(Exercise input)

// recip_nr: pipelined Newton-Raphson reciprocal unit.
//
// Computes 1/x for a positive internal fixed-point word x (mmse_pic_pkg::fx_t,
// F fraction bits). The input is first normalised by a shift so that the
// mantissa xt = x * 2^-e lies in [0.5, 1). An 8-bit look-up table addressed by
// the eight mantissa bits below the leading one gives a first guess x0 of
// 1/xt (the reciprocal of the interval midpoint). One Newton-Raphson step
// x1 = 2*x0 - x0^2 * xt then gives about 17 correct bits. The result is
// returned as a mantissa and a shift: 1/x = (mant / 2^16) * 2^-e. Applying
// the shift is left to the unit that uses the result, as an arithmetic
// shifter there.
//
// Structure and timing follow the pipelined variant of the original design:
// register after the table (xt, x0), register after the squarer (xt, x0^2,
// x0), then multiplier, doubler and subtractor without a register. An input
// applied in cycle c gives its result combinationally in cycle c+2; a new
// input may be applied every cycle. The exponent e is carried alongside the
// data through both registers (this design's choice; the shift path is drawn
// without registers in the original block diagram). Inputs <= 0 are treated
// as the smallest positive value.
module recip_nr
  import mmse_pic_pkg::*;
#(
  parameter int LUT_BITS = 8,    // table address bits
  parameter int MF       = 16    // mantissa fraction bits
) (
  input  logic                  clk,
  input  fx_t                   x,
  output logic [MF+1:0]         mant,   // 1/xt in (1, 2], MF fraction bits
  output logic signed [6:0]     e       // 1/x = mant * 2^-MF * 2^-e
);

  localparam int LUTN = 1 << LUT_BITS;
  typedef logic [MF+1:0] lut_t [LUTN];

  // x0 for table entry i = 1 / (midpoint of [0.5 + i/2^(L+1), 0.5 + (i+1)/2^(L+1)))
  function automatic lut_t init_lut();
    lut_t t;
    longint mid;
    for (int i = 0; i < LUTN; i++) begin
      mid  = (longint'(1) << (MF - 1)) + (longint'(i) << (MF - 1 - LUT_BITS))
           + (longint'(1) << (MF - 2 - LUT_BITS));
      t[i] = (MF + 2)'(((longint'(1) << (2 * MF)) + mid / 2) / mid);
    end
    return t;
  endfunction

  localparam lut_t LUT = init_lut();

  // ---- normalising shift ----
  logic [MF-1:0]      xt_c;
  logic signed [6:0]  e_c;
  always_comb begin
    logic [W-1:0] xp;
    int p;
    xp = (x > 0) ? W'(x) : W'(1);
    p  = 0;
    for (int i = 0; i < W; i++)
      if (xp[i]) p = i;
    if (p >= MF - 1) xt_c = MF'(xp >> (p - (MF - 1)));
    else             xt_c = MF'(xp << ((MF - 1) - p));
    e_c = 7'(p + 1 - F);
  end

  // ---- stage 1: table ----
  logic [MF-1:0]      xt1;
  logic [MF+1:0]      x01;
  logic signed [6:0]  e1;
  always_ff @(posedge clk) begin
    xt1 <= xt_c;
    x01 <= LUT[xt_c[MF-2 -: LUT_BITS]];
    e1  <= e_c;
  end

  // ---- stage 2: squarer ----
  logic [MF-1:0]      xt2;
  logic [MF+3:0]      x0sq2;
  logic [MF+1:0]      x02;
  logic signed [6:0]  e2;
  always_ff @(posedge clk) begin
    xt2   <= xt1;
    x0sq2 <= (MF + 4)'((2 * MF + 4)'(x01) * (2 * MF + 4)'(x01) >> MF);
    x02   <= x01;
    e2    <= e1;
  end

  // ---- output: x1 = 2*x0 - x0^2 * xt ----
  always_comb begin
    logic [2*MF+3:0] prod;
    logic [MF+3:0]   x1;
    prod = (2 * MF + 4)'(x0sq2) * (2 * MF + 4)'(xt2);
    x1   = (MF + 4)'({x02, 1'b0}) - (MF + 4)'(prod >> MF);
    mant = x1[MF+1:0];
    e    = e2;
  end

endmodule
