// tb_recip_nr: checks the pipelined Newton-Raphson reciprocal unit. A new
// random input enters every cycle, spread over the whole positive range of
// the internal word (2^-16 .. 2^11). Two cycles later mant * 2^-16 * 2^-e
// must equal 1/x with a relative error below 2^-14 (the 16-bit truncation of
// the normalised input alone costs up to 2^-15), and
// the normalising exponent must put the mantissa in (1, 2].
`timescale 1ns/1ps
module tb_recip_nr;
  import mmse_pic_pkg::*;

  logic clk = 1'b0;
  always #5 clk = ~clk;

  fx_t               x;
  logic [F+1:0]      mant;
  logic signed [6:0] e;
  recip_nr dut (.clk(clk), .x(x), .mant(mant), .e(e));

  int checks = 0, failures = 0;
  fx_t hist [$];
  real worst = 0.0;

  initial begin
    real r, got, err;
    int sh;
    x = fx_t'(1);
    for (int n = 0; n < 2000; n++) begin
      @(negedge clk);
      if (hist.size() == 2) begin
        r = real'(hist[0]) / 65536.0;
        got = real'(mant) / 65536.0 * (2.0 ** (-real'(e)));
        err = (got * r - 1.0);
        if (err < 0) err = -err;
        if (err > worst) worst = err;
        checks++;
        if (err > 1.0 / 16384.0 || mant <= (F + 2)'(65536) || mant > (F + 2)'(131072)) begin
          failures++;
          if (failures < 10) $display("FAIL x=%f got %f", r, got);
        end
        void'(hist.pop_front());
      end
      sh = $urandom_range(0, W - 2);
      x = fx_t'(($urandom() | 32'h1) & ((32'h1 << sh) | ((32'h1 << sh) - 1)));
      if (x <= 0) x = fx_t'(1);
      if (n % 97 == 0) x = fx_t'(1 << (n % 27));   // exact powers of two
      hist.push_back(x);
    end
    $display("worst relative error %e", worst);
    $display("TB_RESULT checks=%0d failures=%0d", checks, failures);
    $finish;
  end

  initial begin
    repeat (3000) @(posedge clk);
    failures++;
    $display("TB_RESULT checks=%0d failures=%0d", checks, failures);
    $finish;
  end
endmodule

(End Exercise input)

**Problem to work on**:
Copy all lines in the listing above where the string "registers" appears.

**Response area**:
// data through both registers (this design's choice; the shift path is drawn
// without registers in the original block diagram). Inputs <= 0 are treated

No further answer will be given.